Гай тоже получил заряд хамства, но не отступил. Он назвал себя, свое имя и академическое звание, но бывший боксер, похоже, даже не понял, о чем идет речь. Тогда Гай совершил невероятный для себя поступок. Схватив парня за рукав тужурки — под сукном ощущались железные мускулы, — он закричал:
— Я же Гай, Гай, понимаете, Гай — Благодетель человечества!
Что-то похожее на презрительно-понимающую улыбку совершилось на плоском, как блин, лице с раздавленным носом.
— Накурился, папаша? Давай отсюда!..
Гай понуро отошел. И все же перед какими-то довольно невзрачными людьми вышибала без звука распахивал дверь. Гай думал, что он пропускает лишь тех, у кого заранее заказаны столики, но потом уловил произносимую, как пароль, всеми избранниками фразу:
— К «Лайо-Майо»!
Он понял, что это значит, когда, обшаривая глазами запретный вход, увидел афишу, извещавшую о гастролях южноамериканского джазового трио «Лайо-Майо». Видимо, «Лайо-Майо» были новоявленными звездами, ибо Гай, приметливый ко всякому вздору жизни, никогда не слыхал столь своеобразного звукосочетания: «Лайо-Майо». На афише были изображены три парня в пестрых рубашках: саксофонист, ударник и контрабасист. Первый напоминал своей тощей, изогнутой фигурой вопросительный знак, его большие руки с длинными сильными пальцами казались руками душителя; второй, громадный, широкоскулый бородач, сжимал, как палицу, барабанное било; третий прятал лицо за декой контрабаса, оставив для обозрения жеманно потупленный глаз с ресницей в полщеки. Их амплуа читалось просто: шизофреник, богатырь и девка. Но дело не в этом.
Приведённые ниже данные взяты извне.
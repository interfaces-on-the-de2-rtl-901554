// tb_video_capture: a scaled-down decoder stream (40 clocks per line, 12 lines per
// field) into video_capture with a 20-clock by 4-line window. Every write is compared,
// in order, with a list built from the stream's own pixel function: which bytes are
// kept (every other one of the window), their word addresses, byte lane (field parity)
// and memory half (changing every two fields). Also checks the write rate (one byte
// per two clocks inside a line) and the number of writes per field.
module tb_video_capture;
  import de2_video_pkg::*;
  localparam int H_START = 10, H_END = 30, V_START = 3, V_END = 7;
  localparam int LINE_CLKS = 40, FIELD_LINES = 12;
  localparam int W = (H_END - H_START) / 2;          // bytes kept per line
  localparam int NFIELDS = 6;

  logic clk = 1'b0, rst = 1'b1, start = 1'b0;
  logic [7:0] td_data;
  logic td_hs, td_vs;
  int sfield, sline, sh;
  logic wr_valid, we_n, ud_n, ld_n, vert, horiz, frame, half_low;
  cam_write_t wr;
  logic [1:0] field;
  int checks = 0, failures = 0;

  video_source_model #(.LINE_CLKS(LINE_CLKS), .HS_LEN(4), .FIELD_LINES(FIELD_LINES), .VS_LINES(2))
    u_src (.clk(clk), .start(start), .data(td_data), .hs(td_hs), .vs(td_vs),
           .field(sfield), .line(sline), .h(sh));

  video_capture #(.H_START(H_START), .H_END(H_END), .V_START(V_START), .V_END(V_END)) dut (
    .clk(clk), .rst(rst), .td_data(td_data), .td_hs(td_hs), .td_vs(td_vs),
    .wr_valid(wr_valid), .wr(wr), .we_n(we_n), .ud_n(ud_n), .ld_n(ld_n),
    .vert(vert), .horiz(horiz), .frame(frame), .write_half_low(half_low), .field(field));

  always #18.5 clk = !clk;

  task automatic check(input logic ok, input string what);
    checks++;
    if (!ok) begin failures++; if (failures < 20) $display("FAIL %s", what); end
  endtask

  cam_write_t expq [$];
  int         t = 0, last_t = -100, nwr = 0, rate_bad = 0;

  initial begin
    for (int fs = 0; fs < NFIELDS - 1; fs++) begin
      logic [1:0] fld;
      fld = 2'(fs + 1);
      for (int l = V_START + 1; l <= V_END; l++)
        for (int j = 0; j < W; j++) begin
          cam_write_t e;
          e.addr  = (fld[1] ? 18'h00000 : 18'h20000) + 18'((l - V_START - 1) * W + j);
          e.upper = fld[0];
          e.data  = tb_video_pkg::pix(fs, l, H_START + 2 + 2 * j);
          expq.push_back(e);
        end
    end
  end

  always @(posedge clk) begin
    t++;
    if (wr_valid) begin
      nwr++;
      if (nwr % W != 1 && t - last_t != 2) rate_bad++;
      last_t = t;
      check(!we_n && (ud_n == !wr.upper) && (ld_n == wr.upper), "strobes match the write");
      if (expq.size() == 0) check(1'b0, "write beyond the expected list");
      else begin
        cam_write_t e;
        e = expq.pop_front();
        check(wr == e, $sformatf("write %0d: addr %h lane %0d data %h, expected %h %0d %h",
                                 nwr, wr.addr, wr.upper, wr.data, e.addr, e.upper, e.data));
      end
    end
  end

  initial begin
    repeat (3) @(posedge clk);
    rst <= 1'b0;
    repeat (5) @(posedge clk);
    start <= 1'b1;
    wait (sfield == NFIELDS - 1);
    repeat (10) @(posedge clk);
    check(expq.size() == 0, $sformatf("%0d expected writes missing", expq.size()));
    check(nwr == (NFIELDS - 1) * (V_END - V_START) * W, $sformatf("%0d writes", nwr));
    check(rate_bad == 0, $sformatf("%0d writes not two clocks apart", rate_bad));
    check(field == 2'(NFIELDS), "field counter");
    $display("TB_RESULT checks=%0d failures=%0d", checks, failures);
    $finish;
  end

  initial begin
    repeat (LINE_CLKS * FIELD_LINES * (NFIELDS + 3)) @(posedge clk);
    failures++;
    $display("watchdog expired");
    $display("TB_RESULT checks=%0d failures=%0d", checks, failures);
    $finish;
  end
endmodule
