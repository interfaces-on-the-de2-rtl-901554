// hex_register_file: the command, address and data registers of one I2C load, set from
// the board's switches and shown on the eight seven-segment displays.
//
// The command register is fixed (0x40, a write to the video decoder). The address and
// data registers are written one nibble at a time: while the load enable (SW17) is up,
// the nibble picked by the two select switches (SW16, SW15) takes the value on SW14..SW11
// (SW14 is the most significant bit) at every clock:
//   SW16 SW15 = 0 0 -> data[3:0]  (HEX0)     1 0 -> address[3:0] (HEX2)
//               0 1 -> data[7:4]  (HEX1)     1 1 -> address[7:4] (HEX3)
// With SW17 down nothing changes. HEX5/HEX4 show the command, HEX7/HEX6 are blank.
// Switch inputs are asynchronous to the clock, so they pass a two-flop synchronizer;
// a change on the switches reaches the registers three clocks later.
// The switch map, the fixed command and the display layout are the tutorial's; the
// reset values (address 0x00, data 0x00) and the synchronizer are this design's.
module hex_register_file
  import de2_video_pkg::*;
#(
  parameter logic [7:0] COMMAND = I2C_VIDEO_WRITE
) (
  input  logic       clk,
  input  logic       rst,          // synchronous, active high
  input  logic [6:0] sw_hi,        // SW17..SW11: {load_en, sel[1:0], value[3:0]}
  output logic [7:0] command,
  output logic [7:0] address,
  output logic [7:0] data,
  output logic [6:0] hex_n [8]     // HEX0..HEX7 segment lines, active low
);
  logic [6:0] sw_meta, sw_sync;

  always_ff @(posedge clk) begin
    sw_meta <= sw_hi;
    sw_sync <= sw_meta;
  end

  wire       load_en = sw_sync[6];
  wire [1:0] sel     = sw_sync[5:4];
  wire [3:0] value   = sw_sync[3:0];

  always_ff @(posedge clk) begin
    if (rst) begin
      address <= '0;
      data    <= '0;
    end else if (load_en) begin
      unique case (sel)
        2'b00: data[3:0]    <= value;
        2'b01: data[7:4]    <= value;
        2'b10: address[3:0] <= value;
        2'b11: address[7:4] <= value;
      endcase
    end
  end

  assign command = COMMAND;

  logic [3:0] digit [8];
  assign digit[0] = data[3:0];
  assign digit[1] = data[7:4];
  assign digit[2] = address[3:0];
  assign digit[3] = address[7:4];
  assign digit[4] = command[3:0];
  assign digit[5] = command[7:4];
  assign digit[6] = 4'h0;
  assign digit[7] = 4'h0;

  for (genvar i = 0; i < 8; i++) begin : g_disp
    seven_seg_decoder u_seg (.value(digit[i]), .blank(i >= 6), .seg_n(hex_n[i]));
  end

endmodule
Гай отошел за угол, вывернул пальто ворсистой подстежкой наружу, поднял и наглухо застегнул воротник, чтобы скрыть крахмал и галстук, нахлобучил меховую шапку на нос и со свертком в вытянутой вперед руке устремился к дверям.
— К «Лайо-Майо»! — крикнул он, изменив зачем-то голос, и сунул сверток под нос вышибале.
Тот даже не взглянул на него: название великого трио действовало с безотказностью «Сезам, откройся!».
Внутри ресторан уже ничем не напоминал аквариума. Тут царила современная жесткость и определенность форм, воплощенных в металле и камне, грубая людская толчея, запах косметики, папиросного дыма и каких-то растений; где-то вдалеке контрабасист настраивал инструмент, тяжелый, одинокий вздох толстой струны жалобно падал в ровный, как будто искусственный шум ресторана. Главное еще не началось — музыкальный ящик несравненных «Лайо-Майо» молчал.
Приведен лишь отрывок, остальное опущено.